Studies aimed at evaluating drug/device mechanism or efficacy are considered unbiased when funded by disinterested parties, but subject to bias when the research is supported by entities that might benefit from a favorable outcome or might be disadvantaged by an unfavorable outcome. Therefore, conventional wisdom would maintain that only studies funded by disinterested entities are truly credible. Unfortunately, the agencies administering such independent funding, and the review committees they employ to evaluate the science, have often rejected studies of this type because they were considered to be part of the research and development process that should be funded by the drug/device companies themselves. By directly funding "investigator-initiated" studies as a mechanism for independent validation, the drug/device companies have achieved suboptimal returns on their investment, because the findings are often treated with caution and skepticism.
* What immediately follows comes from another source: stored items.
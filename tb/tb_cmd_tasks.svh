// Tasks that drive the MCC serial command line, for testbenches. They expect the
// including module to declare `clk` and `dci`. Each bit is driven at a falling edge
// and so is sampled at the next rising edge. The codes match mcc_cmd_decoder.
task automatic cmd_bits(input logic [63:0] v, input int n);
  for (int i = n - 1; i >= 0; i--) begin dci = v[i]; @(negedge clk); end
  dci = 1'b0;
endtask
task automatic cmd_idle(input int n);
  dci = 1'b0; repeat (n) @(negedge clk);
endtask
task automatic cmd_trigger(input logic [4:0] flip = 5'b0);
  cmd_bits(64'(5'b11101 ^ flip), 5);
endtask
task automatic cmd_fast(input logic [3:0] f);
  cmd_bits(64'({5'b10110, f}), 9);
endtask
task automatic cmd_slow(input logic [3:0] op, input logic [3:0] addr);
  cmd_bits(64'({5'b10110, 4'b1011, op, addr}), 17);
endtask
task automatic cmd_wrreg(input logic [3:0] addr, input logic [15:0] d);
  cmd_bits(64'({5'b10110, 4'b1011, 4'd0, addr, d}), 33);
endtask
task automatic cmd_wrfifo(input logic [3:0] fe, input logic [20:0] d);
  cmd_bits(64'({5'b10110, 4'b1011, 4'd6, fe, d}), 38);
endtask
task automatic cmd_wrfe(input logic ldl, input int len, input logic [31:0] d);
  cmd_bits(64'({5'b10110, 4'b1011, 4'd5, ldl, 3'b0, 5'(len - 1)}), 22);
  cmd_bits(64'(d), len);
endtask
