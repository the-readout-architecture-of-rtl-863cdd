// Tasks that drive the FE configuration lines CCK/DCI/LD the way the MCC does: one
// bit per 8 clocks, LD high while a command word is sent. The including module
// declares `clk`, `cck`, `cfg_dci` and `ld`.
task automatic fe_bit(input logic b);
  cfg_dci = b; cck = 0; repeat (4) @(negedge clk);
  cck = 1; repeat (4) @(negedge clk);
endtask
task automatic fe_cmd(input logic bcast, input logic [3:0] addr, input logic [4:0] c);
  logic [19:0] w;
  w = {bcast, addr, 10'b0, c};
  ld = 1;
  for (int i = 19; i >= 0; i--) fe_bit(w[i]);
  cck = 0; ld = 0; repeat (4) @(negedge clk);
endtask
// Broadcast: ClockGlobal, shift 166 bits, WriteGlobal
task automatic fe_write_global(input logic [165:0] g);
  fe_cmd(1'b1, 4'd0, 5'b00010);
  for (int i = 165; i >= 0; i--) fe_bit(g[i]);
  cck = 0;
  fe_cmd(1'b1, 4'd0, 5'b00100);
endtask
// Global register value: latency, self trigger, delay, all column pairs on
function automatic logic [165:0] fe_glob(input logic [7:0] lat, input logic st, input logic [7:0] dly);
  logic [165:0] g;
  g = '0;
  g[7:0] = lat; g[8] = st; g[16:9] = dly; g[34:17] = '1;
  return g;
endfunction
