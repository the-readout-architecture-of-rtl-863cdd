// Decoder of the MCC output lines for testbenches. Each clock it takes the bits of
// the current output mode in the documented order, finds the frames (start bit '1'
// and 24 word bits) and appends the words to `out_words`. The including module
// declares `clk`, `dto_r`, `dto_f`, `out_mode` (0..3) and `out_on`.
logic [23:0] out_words[$];
int          od_cnt = -1;
logic [23:0] od_w;
task automatic od_take(input logic b);
  if (od_cnt < 0) begin
    if (b) begin od_cnt = 0; od_w = '0; end
  end else begin
    od_w = {od_w[22:0], b}; od_cnt++;
    if (od_cnt == 24) begin out_words.push_back(od_w); od_cnt = -1; end
  end
endtask
always @(posedge clk) if (out_on) begin
  unique case (out_mode)
    2'd0: od_take(dto_r[0]);
    2'd1: begin od_take(dto_r[0]); od_take(dto_r[1]); end
    2'd2: begin od_take(dto_r[0]); od_take(dto_f[0]); end
    default: begin od_take(dto_r[0]); od_take(dto_f[0]); od_take(dto_r[1]); od_take(dto_f[1]); end
  endcase
end
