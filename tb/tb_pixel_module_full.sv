// Full-size test of pixel_module: 16 FE chips of 18 column pairs x 160 pixels at
// the default parameters. After an MCC reset and a broadcast FE GlobalReset the
// chips run with their power-up Global Register (latency 255 clocks, all column
// pairs on) and cleared pixel registers (every pixel live). Two pixels on two
// different chips are hit for 4 clocks, a trigger is sent so that it arrives
// exactly 255 clocks after the hit (after a BCID reset), and the 40 Mbit/s output must carry one module
// event: header, the two chips' flag words and hits in chip order, and an
// error-free trailer. The hit rows, column pairs and chips are chosen near the
// edges of the ranges (chip 5 row 159 column pair 17, chip 15 row 7 column pair 0).
module tb_pixel_module_full;
  import pix_pkg::*;
  localparam int NF = 16, NCP = 18, NPIX = 160, LAT = 255;
  logic clk = 1'b0;
  logic dci, run_mode;
  logic [NF*NCP*NPIX-1:0] disc;
  logic [1:0] dto_r, dto_f;
  logic [NF-1:0] fast_or;
  logic [1:0] out_mode = 2'd0;
  bit out_on = 0;
  int checks = 0, failures = 0;

  always #5 clk = ~clk;

  pixel_module dut (.clk, .dci, .disc, .dto_r, .dto_f, .run_mode, .fast_or);

  `include "tb_cmd_tasks.svh"
  `include "tb_out_decode.svh"

  task automatic check(input bit ok, input string msg);
    checks++;
    if (!ok) begin failures++; $display("FAIL: %s", msg); end
  endtask

  initial begin
    repeat (20000) @(posedge clk);
    failures++;
    $display("TB_RESULT checks=%0d failures=%0d", checks, failures);
    $finish;
  end

  initial begin
    logic [23:0] e[$];
    logic [7:0] bc;
    dci = 0; disc = '0;
    cmd_idle(70);
    cmd_slow(4'd3, 4'd0); cmd_idle(5);           // MCC reset
    cmd_slow(4'd4, 4'd0); cmd_idle(200);         // FE broadcast GlobalReset
    cmd_slow(4'd3, 4'd0); cmd_idle(5);           // MCC reset again: flush FIFOs
    check(run_mode == 1'b0, "run mode off after reset");
    cmd_fast(F_BCR);                             // bring the BCID counters in step
    cmd_idle(20);
    out_on = 1;
    disc[5*NCP*NPIX + 17*NPIX + 159] = 1; disc[15*NCP*NPIX + 0*NPIX + 7] = 1;
    repeat (4) @(negedge clk);
    disc = '0;
    cmd_idle(LAT - 6 - 4);
    cmd_trigger();
    cmd_idle(1200);
    bc = out_words.size() > 0 ? out_words[0][7:0] : 8'd0;
    e.push_back({OT_HEADER, 5'd0, 4'b0, 4'd0, bc});
    e.push_back({OT_FEFLAG, 4'b0, 13'b0, 4'd5});
    e.push_back({OT_HIT, 8'd159, 5'd17, 8'd4});
    e.push_back({OT_FEFLAG, 4'b0, 13'b0, 4'd15});
    e.push_back({OT_HIT, 8'd7, 5'd0, 8'd4});
    e.push_back({OT_TRAILER, 5'b0, 16'b0});
    check(out_words.size() == e.size(), $sformatf("%0d words, got %0d", e.size(), out_words.size()));
    foreach (e[i]) if (i < out_words.size())
      check(out_words[i] == e[i], $sformatf("word %0d: %h expected %h", i, out_words[i], e[i]));
    $display("TB_RESULT checks=%0d failures=%0d", checks, failures);
    $finish;
  end
endmodule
A mechanism that could alleviate many of these biases and shortcomings involves placing at least portions of discretionary drug/device company research budgets into publicly administered agencies—for example, an Institute of Drug/Device Evaluation to be created within the National Institutes of Health. Projects could be funded through both investigator-initiated mechanisms and requests for applications, and would be subject to peer review. This would open the funding pool to a broader pool of investigators, while peer review would strengthen proposals and greatly reduce the perception of bias. Moreover, the funding pool would be proscribed, as would be its application, thus eliminating the negative bias of current funding agencies. Drug companies would pay directly for necessary research that would be administered in a more rigorous manner. Tax incentives could be used to promote the cooperation of the drug/device manufacturers. Broadening access to drug/device industry funding and implementing more rigorous review standards will most likely improve the quality, safety, and efficacy of drugs and devices available to consumers.